Once the line with "it lands in" is found in the entries below, print it and each following line exactly, stopping after the line with "end else if (bl_q) begin"; print nothing else.
──────── Available records
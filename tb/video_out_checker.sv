// video_out_checker: end-to-end check of the live-video SVGA output.
//
// Samples the DAC-side pins on every falling edge of the pixel clock domain.
// Timing: the horizontal sync must recur every 858 clocks and last 62, and the
// vertical sync every 858 x 525 clocks and last 4 lines; every line must have
// either 0 or 720 active (blank_z high) pixels. Picture: the expected RGB of
// every camera line of the test image is computed beforehand with the
// floating-point model; each displayed active line must equal one whole camera
// line, pixel for pixel within one LSB. Lines of vertical blanking are black and
// match any blanking line. A vertical sync pulse may end early only when the
// display timing was restarted (restart high) during it; vsync_cut counts those. Consecutive picture lines must show each camera line
// exactly twice and then the next one (line doubling). Results are counted in
// checks/failures; doubled, odd_lines and even_lines count what was seen.
module video_out_checker
  import tb_video_pkg::*;
(
  input logic       clk,
  input logic       enable,
  input logic       restart,
  input logic       h_sync_z,
  input logic       v_sync_z,
  input logic       blank_z,
  input logic [7:0] r,
  input logic [7:0] g,
  input logic [7:0] b
);

  int checks = 0, failures = 0;
  int doubled = 0, odd_lines = 0, even_lines = 0, black_lines = 0, pic_lines = 0, frames = 0;

  logic [23:0] exp_img [1:525][720];
  logic [23:0] px [720];

  task automatic check(input bit ok, input string what);
    checks++;
    if (!ok) begin failures++; if (failures < 20) $display("FAIL (video): %s at %0t", what, $time); end
  endtask

  initial begin
    for (int l = 1; l <= 525; l++)
      for (int x = 0; x < 720; x++)
        exp_img[l][x] = ntsc_v(l) ? ref_rgb(64, 512, 512)
                                  : ref_rgb(pix_y(l, x), pix_cb(l, x / 2), pix_cr(l, x / 2));
  end

  function automatic bit line_matches(input int l, input int shift);
    for (int x = 0; x < 720; x++) begin
      int xs;
      xs = x + shift;
      if (xs < 0 || xs >= 720) continue;
      if (!rgb_close(px[x], exp_img[l][xs])) return 0;
    end
    return 1;
  endfunction

  int cyc = 0, hs_fall = -1, vs_fall = -1, nact = 0, last_l = -1, rep = 0;
  logic hs_q = 1, vs_q = 1, bl_q = 0;
  bit   cut = 0;
  int   vsync_cut = 0;

  task automatic end_of_active_line();
    int found, nfound;
    bit black;
    check(nact == 720, $sformatf("%0d active pixels in a line", nact));
    black = 1;
    for (int x = 0; x < 720; x++) if (px[x] != 24'h0) black = 0;
    if (black) begin
      black_lines++;
      last_l = -1; rep = 0;
      return;
    end
    found = -1; nfound = 0;
    for (int l = 1; l <= 525; l++) begin
      if (ntsc_v(l)) continue;
      if (!rgb_close(px[0], exp_img[l][0])) continue;
      if (line_matches(l, 0)) begin found = l; nfound++; end
    end
    check(nfound == 1, $sformatf("display line shows one whole camera line (%0d matches)", nfound));
    if (nfound != 1) begin
      for (int s = -200; s <= 200; s++)
        for (int l = 1; l <= 525; l++)
          if (!ntsc_v(l) && line_matches(l, s)) begin
            $display("  diagnosis: camera line %0d matches with shift %0d", l, s);
            s = 1000; break;
          end
      last_l = -1; rep = 0;
      return;
    end
    pic_lines++;
    if (ntsc_f(found)) even_lines++; else odd_lines++;
    if (last_l < 0) begin
      rep = 1;
    end else if (found == last_l) begin
      rep++;
      check(rep == 2, $sformatf("camera line %0d shown %0d times", found, rep));
      if (rep == 2) doubled++;
    end else begin
      check(found == last_l + 1 && rep == 2, $sformatf("camera line %0d follows %0d after %0d repeats", found, last_l, rep));
      rep = 1;
    end
    last_l = found;
  endtask

  always @(negedge clk) if (enable) begin
    cyc++;
    if (!h_sync_z && hs_q) begin
      if (hs_fall >= 0) check(cyc - hs_fall == 858, $sformatf("line period %0d", cyc - hs_fall));
      hs_fall = cyc;
    end
    if (h_sync_z && !hs_q && hs_fall >= 0) check(cyc - hs_fall == 62, $sformatf("hsync width %0d", cyc - hs_fall));
    if (!v_sync_z && vs_q) begin
      if (vs_fall >= 0) begin
        check(cyc - vs_fall == 858 * 525, $sformatf("frame period %0d", cyc - vs_fall));
        frames++;
      end
      vs_fall = cyc;
    end
    if (restart && !v_sync_z) cut = 1;
    if (v_sync_z && !vs_q && vs_fall >= 0) begin
      // A restart of the display timing clears the sync flags; when it lands in
      // the sync pulse the pulse ends early.
      if (cut) vsync_cut++;
      check(cut ? (cyc - vs_fall < 4 * 858) : (cyc - vs_fall == 4 * 858), $sformatf("vsync width %0d", cyc - vs_fall));
      cut = 0;
    end
    if (blank_z) begin
      if (nact < 720) px[nact] = {r, g, b};
      nact++;
    end else if (bl_q) begin
      end_of_active_line();
      nact = 0;
    end
    hs_q = h_sync_z; vs_q = v_sync_z; bl_q = blank_z;
  end

endmodule
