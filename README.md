# Simon Says: FPGA logic for a microcontroller-run memory game

Simon Says is a memory game. Three coloured LEDs (red, yellow, green) light
in a random order, one more entry at a time, and the player must repeat the
sequence on a keypad. The first mistake ends the game. A two-digit display
then shows the best score since power-up.

The game is split between two chips:

* A **microcontroller** runs the game in software. It chooses the pattern,
  times the playback, checks the player's answers and keeps the high score.
* An **FPGA** does everything that is fast, timing-critical or electrical.
  It scans and debounces the keypad, drives the LEDs and the multiplexed
  display, makes the three game-speed clocks, and provides a random number.

This repository holds the FPGA part as synthesizable SystemVerilog. The
microcontroller is represented only by a behavioural model in the
testbench.

```
              +---------------------------- simon_fpga ----------------------------+
 keypad  ---> | poll_demux -> keypad_decoder -> hold_reg -> AND key_held ->         |
 4 cols  <--- |      ^              debounce ------^------------'   keypress_output -+--> speed_key
 4 rows       |      |                                                  |           |
              | counter_22bit --(speed clocks)--> clk_mux ---------------------------+--> speed_clk_out
              |      |                                     led_mux <----'            |--> game_led (LEDs + MC)
              | rand_counter --------------------------------------------------------+--> rand_out
              | hiscore -> hs_decoder -> hold_reg x2 -> seg_display -----------------+--> seg_n, digit_sel(_n)
              +--------------------------------------------------------------------+
```

## One clock, 2 MHz

Everything runs on a single 2 MHz clock, with an asynchronous, active-high
reset. A free-running 22-bit counter (`counter_22bit`) provides all the
slower timing:

| counter bits | period at 2 MHz   | use                                         |
|--------------|-------------------|---------------------------------------------|
| 16:15        | 16.4 ms per step  | which keypad column is driven               |
| rising 13    | every 8.2 ms      | debounce sample (`db_tick`, one-cycle pulse)|
| 19           | 0.52 s            | fast game clock                             |
| 20           | 1.05 s            | medium game clock                           |
| 21           | 2.10 s            | slow game clock                             |

The display has its own 4-bit refresh counter (`seg_display`). Its top
bit switches between the two digits every 8 clocks.

## The keypad path

This is the least obvious part of the design. Several mechanisms must work
together for one press to be read exactly once.

**Scanning.** The keypad is a 4x4 switch matrix. Its four sense lines are
pulled high on the board. `poll_demux` drives one of the four column lines
low at a time, stepping every 2^15 clocks. A closed key joins its row's
sense line to its column line. So that sense line reads low only while
the FPGA drives that key's column.

**Debouncing.** The AND of the four sense lines is 1 when nothing is pressed
in the driven column. `debounce` samples it every 8.2 ms with a five-state
machine:

* two "pressed" samples in a row raise `key_held`;
* two "idle" samples in a row clear it;
* anything in between leaves it unchanged.

One bounce or glitch therefore neither starts nor ends a press. A column
is driven for 2^15 clocks, which holds exactly two debounce samples. So a
steadily held key is accepted within one scan round (about 66 ms) plus one
sample.

**Freezing the scan.** While `key_held` is high, `poll_demux` stops on the
current column. The pressed key's row therefore stays low for as long as
the key is held. This is also what lets the debouncer see the release.

**Decoding and holding.** `keypad_decoder` maps the one driven column and
the one low row to the value printed on the key:

```
            col_n[3] col_n[2] col_n[1] col_n[0]
row_n[2]:      1        2        3        C
row_n[0]:      4        5        6        D
row_n[1]:      7        8        9        E
row_n[3]:      A        0        B        F
```

Any other combination gives `F`. The decoded key is loaded into a
`hold_reg` by the debouncer's one-cycle `press` pulse. That is the same
clock edge on which `key_held` rises, so the stored key is never stale.
The stored key is then ANDed with `key_held`. The result is non-zero only
while the key is held, so two presses of the same key appear as two
separate pulses.

**Meaning of the keys** (`keypress_output`):

| key | output                  | meaning to the microcontroller   |
|-----|-------------------------|----------------------------------|
| 1   | `game_led` = 001        | red                              |
| 2   | `game_led` = 010        | yellow                           |
| 3   | `game_led` = 100        | green                            |
| 4   | `speed_key` = 3         | start a game, slow (2 s)         |
| 5   | `speed_key` = 1         | start a game, medium (1 s)       |
| 6   | `speed_key` = 2         | start a game, fast (0.5 s)       |

Each speed code equals the `speed_sel` code the microcontroller then
writes back to choose the game clock.

## LEDs and the microcontroller handshake

The three game LEDs are driven by `led_mux`:

* `led_sel` = 0: the LEDs show the keys the player is pressing;
* `led_sel` = 1: they show the microcontroller's `pattern`.

The same three lines go back to the microcontroller. It takes a rising
edge on any of them, while `led_sel` = 0, as the player's answer. No
separate strobe is needed. `key_enable` (the debounced key-held signal) is
also provided.

A game runs as follows:

1. The microcontroller waits for a non-zero `speed_key` and sets
   `speed_sel`.
2. It reads `rand_out` and appends the LED `1 << rand_out` to its pattern.
3. It plays the pattern back, one step on each rising edge of
   `speed_clk_out`: all off, entry 1 on, off, entry 2 on, and so on.
4. It sets `led_sel` = 0 and compares each answer with the pattern.
5. After a complete correct answer it pulses `correct` and goes back to
   step 2.
6. On a wrong answer it puts the high score on `hiscore` and raises
   `game_over`.

`correct` and `game_over` are also buffered straight to the green and red
right/wrong LEDs.

`clk_mux` is a plain combinational multiplexer. Changing `speed_sel` can
therefore produce one short period. This is harmless because the
microcontroller only changes it when a game starts.

`rand_counter` counts 0, 1, 2, 0, … on every clock. The microcontroller
reads it at a moment set by the player's timing, so the value is
effectively random. It is always a valid LED number.

## High-score display

`hiscore` (6 bits, binary) is split into tens and ones (`hs_decoder`,
mod/div 10). Both digits are loaded into two `hold_reg`s on the rising
edge of `game_over`, which first passes a two-flop synchronizer. The digits
are loaded 3 clocks after `game_over` rises and stay until the next game
over.

`seg_display` puts one digit at a time on the shared segment lines:

* `digit_sel` = 1: the ones digit;
* `digit_sel` = 0: the tens digit.

`digit_sel` and `digit_sel_n` switch the two digit transistors, so each
digit lights only while its own value is on the lines. Segments are
active low, `seg_n[6]` = a … `seg_n[0]` = g. The 9 is drawn without the
bottom segment.

## Board signals

| port            | dir | width | original signal / microcontroller port       |
|-----------------|-----|-------|----------------------------------------------|
| `key_col_n`     | out | 4     | keypad columns                               |
| `key_row_n`     | in  | 4     | keypad sense lines (pull-ups on board)       |
| `key_enable`    | out | 1     | debounced key held, port E6                  |
| `speed_key`     | out | 2     | speed code, port C1:C0                       |
| `game_led`      | out | 3     | LEDs red/yellow/green, port E0/E1/E2         |
| `rand_out`      | out | 2     | random number 0..2, port E4:E3               |
| `speed_clk_out` | out | 1     | selected game clock, port E5                 |
| `pattern`       | in  | 3     | pattern LEDs, port B2/B3/B4                  |
| `led_sel`       | in  | 1     | LED source select, port B6                   |
| `speed_sel`     | in  | 2     | clock select, bit 0 = B7, bit 1 = B5         |
| `hiscore`       | in  | 6     | high score, port C2..C7 (C2 = bit 0)         |
| `correct`       | in  | 1     | answer right, port B1                        |
| `game_over`     | in  | 1     | answer wrong / game over, port B0            |
| `led_correct`   | out | 1     | green right LED                              |
| `led_wrong`     | out | 1     | red wrong LED                                |
| `seg_n`         | out | 7     | segments a..g, active low                    |
| `digit_sel(_n)` | out | 1+1   | digit transistor drives                      |

## Where this RTL differs from the original hardware

The blocks, counter taps, codes and mappings are those of the original
FPGA design. The circuit style is modernised:

* **Single clock domain.** The original clocked the debouncer from a
  counter bit and the scan register from a gated clock (`CLK & ~Enable`).
  It also clocked the key and score flip-flops directly from `Enable` and
  from the microcontroller's game-over line. Here each of these is a clock
  enable or a load pulse on the 2 MHz clock.
* **Debouncer output.** The original built the key-held output as a
  combinational feedback loop (a latch). Here it is a flip-flop updated
  together with the state, with identical values in every state.
  The debouncer's reset is asynchronous here; the original used a
  synchronous one.
* **Key register timing.** The key code is loaded on the same edge that
  raises `key_held`. Loading it one clock later would let the previous key
  show for one cycle. A microcontroller polling the LED lines could catch
  that glitch and read the wrong colour.
* **Synchronizer.** `game_over` passes two flip-flops before its edge is
  detected. The original used it directly as a clock.
* **Tables as arithmetic.** The keypad decoder is a row/column lookup and
  the score decoder is mod/div 10, instead of full case tables. Every
  input gives the same result as the original tables.
* `rand_counter` has a reset. Its original source is not known; it is
  built from its described behaviour.

Not included: the microcontroller and its program, the keypad switches,
the resistors, the display digits and their transistors, and the LEDs.

## Simulating

Each module in `rtl/` has a self-checking testbench `tb/tb_<module>.sv`.
Each testbench prints `TB_RESULT checks=N failures=M` and stops itself with
a watchdog if it hangs. With Verilator 5, for example:

```
verilator --binary --timing --assert --timescale 1ns/1ps -Irtl -y rtl -y tb \
    rtl/simon_pkg.sv tb/tb_debounce.sv --top-module tb_debounce -o sim
./obj_dir/sim
```

The whole-game test is built the same way with `tb/tb_simon_fpga.sv` and
`--top-module tb_simon_fpga`; `-y tb` lets Verilator find its keypad and
microcontroller models.

The unit testbenches check against independently computed values:

* all 256 keypad line combinations;
* all 64 scores;
* the full 22-bit counter wrap, including the period of the slow clock;
* random stimulus against reference models for the stateful blocks.

`tb/tb_simon_fpga.sv` plays four complete games on the full-size design
with every parameter at its default: at fast, medium and slow speed, and
a final fast game that reaches level 11. This covers 108 s of game time,
about 216 million clocks, and takes a little over two minutes to
simulate. It uses `tb/keypad_model.sv` (switch matrix) and
`tb/simon_mc_model.sv` (the microcontroller's game program). The player
presses every key with contact bounce. The test checks:

* glitch rejection;
* one accepted press per key press, within the scan-and-debounce bound;
* the scan freezing while a key is held;
* the LED and speed codes;
* all three game-clock periods;
* patterns growing by one entry per level, earlier entries unchanged;
* the right/wrong LEDs;
* the high score on both display digits: 3, 3 kept after lower scores,
  then 10.

Assertions in `poll_demux`, `debounce` and `simon_fpga` also check, in any
simulation run with assertions enabled, that:

* at most one column is driven;
* `key_held` changes only at sample instants;
* the scan stays put while a key is held.

It counts how often each mechanism occurred and fails if one never did.

For faster experiments, override the counter taps on `simon_fpga`, for
example `CNT_WIDTH=14, POLL_LSB=7, DB_BIT=5, SPEED_LSB=11`. Scale the
testbench's `DB_PERIOD` (2^(DB_BIT+1)), `SCAN_ROUND` (2^(POLL_LSB+2)) and
clock-period check to match.

## How far to trust it

* Every block is checked on its own and in the full game. Each unit
  testbench has been shown to fail on a deliberately broken copy of its
  module.
* The microcontroller model follows the original program's flow. It is not
  the real program, so timing interactions with the real firmware have
  not been simulated. Examples are its polling speed and the order in
  which it reads its ports.
* Nothing has been tested on an FPGA.
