// simon_pkg: types and constants shared by the Simon Says FPGA logic.
//
// key_code_t is the 4-bit hex value of a keypad key (0..F). The game uses
// keys 1, 2 and 3 as the three coloured buttons and keys 4, 5 and 6 as the
// speed keys (slow, medium, fast). seg_t is one seven-segment pattern,
// bit 6 = segment a down to bit 0 = segment g, active low (0 lights the
// segment), as the display is driven through common-anode digits.
package simon_pkg;

  typedef logic [3:0] key_code_t;
  typedef logic [3:0] bcd_t;
  typedef logic [6:0] seg_t;   // {a,b,c,d,e,f,g}, active low

  // Game-speed clock select, as written by the microcontroller.
  typedef enum logic [1:0] {
    SPEED_NONE = 2'd0,   // no clock
    SPEED_1S   = 2'd1,   // medium: 1 s period
    SPEED_HALF = 2'd2,   // fast:   0.5 s period
    SPEED_2S   = 2'd3    // slow:   2 s period
  } speed_sel_e;

  localparam key_code_t KEY_RED    = 4'h1;
  localparam key_code_t KEY_YELLOW = 4'h2;
  localparam key_code_t KEY_GREEN  = 4'h3;
  localparam key_code_t KEY_SLOW   = 4'h4;
  localparam key_code_t KEY_MEDIUM = 4'h5;
  localparam key_code_t KEY_FAST   = 4'h6;

  // Hex digit to active-low segment pattern (lower-case b and d).
  function automatic seg_t hex_to_seg(input logic [3:0] v);
    unique case (v)
      4'h0: return 7'b000_0001;
      4'h1: return 7'b100_1111;
      4'h2: return 7'b001_0010;
      4'h3: return 7'b000_0110;
      4'h4: return 7'b100_1100;
      4'h5: return 7'b010_0100;
      4'h6: return 7'b010_0000;
      4'h7: return 7'b000_1111;
      4'h8: return 7'b000_0000;
      4'h9: return 7'b000_1100;
      4'hA: return 7'b000_1000;
      4'hB: return 7'b110_0000;
      4'hC: return 7'b011_0001;
      4'hD: return 7'b100_0010;
      4'hE: return 7'b011_0000;
      default: return 7'b011_1000;  // F
    endcase
  endfunction

endpackage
────────────────
Expected output
      // A restart of the display timing clears the sync flags; when it lands in
      // the sync pulse the pulse ends early.
      if (cut) vsync_cut++;
      check(cut ? (cyc - vs_fall < 4 * 858) : (cyc - vs_fall == 4 * 858), $sformatf("vsync width %0d", cyc - vs_fall));
      cut = 0;
    end
    if (blank_z) begin
      if (nact < 720) px[nact] = {r, g, b};
      nact++;
    end else if (bl_q) begin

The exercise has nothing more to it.